### [AIM OF THE TASK]
Would you restate the entries below word for word, starting at the first line and ending with the one that has "package tb_dct_ref_pkg;"?

[[ INFORMATION PROVIDED open ]]

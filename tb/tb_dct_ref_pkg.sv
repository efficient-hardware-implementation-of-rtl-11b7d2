// tb_dct_ref_pkg - reference model of the integer 8x8 DCT/IDCT for the
// testbenches. It uses ordinary multiplication with a transform matrix
// typed in here, independently of the shift-and-add datapath and of the
// matrix functions of dct_pkg, plus the same rounding, shift and
// saturation rules the design specifies:
//   pass result = sat16((sum + 2^(s-1)) >>> s), written transposed.
package tb_dct_ref_pkg;

  typedef int blk_t [64];

  localparam int REF_C [8][8] = '{
    '{ 64,  64,  64,  64,  64,  64,  64,  64},
    '{ 89,  75,  50,  18, -18, -50, -75, -89},
    '{ 83,  36, -36, -83, -83, -36,  36,  83},
    '{ 75, -18, -89, -50,  50,  89,  18, -75},
    '{ 64, -64, -64,  64,  64, -64, -64,  64},
    '{ 50, -89,  18,  75, -75, -18,  89, -50},
    '{ 36, -83,  83, -36, -36,  83, -83,  36},
    '{ 18, -50,  75, -89,  89, -75,  50, -18}
  };

  function automatic int sat16(input longint v);
    if (v > 32767)  return 32767;
    if (v < -32768) return -32768;
    return int'(v);
  endfunction

  function automatic bit would_sat(input longint v);
    return (v > 32767) || (v < -32768);
  endfunction

  // One pass; returns the transposed result and flags saturation.
  function automatic void ref_pass(input blk_t x, input bit inverse, input int s,
                                   output blk_t y, output bit sat);
    longint acc, sh;
    sat = 0;
    for (int i = 0; i < 8; i++)
      for (int j = 0; j < 8; j++) begin
        acc = 0;
        for (int m = 0; m < 8; m++)
          acc += longint'(inverse ? REF_C[m][i] : REF_C[i][m]) * longint'(x[m*8+j]);
        sh = (acc + (longint'(1) << (s - 1))) >>> s;
        if (would_sat(sh)) sat = 1;
        y[j*8+i] = sat16(sh);
      end
  endfunction

  function automatic void ref_dct2d(input blk_t x, output blk_t y, output bit sat);
    blk_t t;
    bit s1, s2;
    ref_pass(x, 0, 2, t, s1);
    ref_pass(t, 0, 9, y, s2);
    sat = s1 | s2;
  endfunction

  // Inverse; the result is clipped to 0..255, clip reports a clipped pixel.
  function automatic void ref_idct2d(input blk_t x, output blk_t y, output bit sat,
                                     output bit clip);
    blk_t t;
    bit s1, s2;
    ref_pass(x, 1, 7, t, s1);
    ref_pass(t, 1, 12, y, s2);
    sat  = s1 | s2;
    clip = 0;
    for (int e = 0; e < 64; e++) begin
      if (y[e] < 0)   begin y[e] = 0;   clip = 1; end
      if (y[e] > 255) begin y[e] = 255; clip = 1; end
    end
  endfunction

endpackage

[[ INFORMATION PROVIDED closed ]]

### [RESPONSE TO THIS EXERCISE]
filename tb/tb_dct_ref_pkg.sv
repository efficient-hardware-implementation-of-rtl-11b7d2
// tb_dct_ref_pkg - reference model of the integer 8x8 DCT/IDCT for the
// testbenches. It uses ordinary multiplication with a transform matrix
// typed in here, independently of the shift-and-add datapath and of the
// matrix functions of dct_pkg, plus the same rounding, shift and
// saturation rules the design specifies:
//   pass result = sat16((sum + 2^(s-1)) >>> s), written transposed.
package tb_dct_ref_pkg;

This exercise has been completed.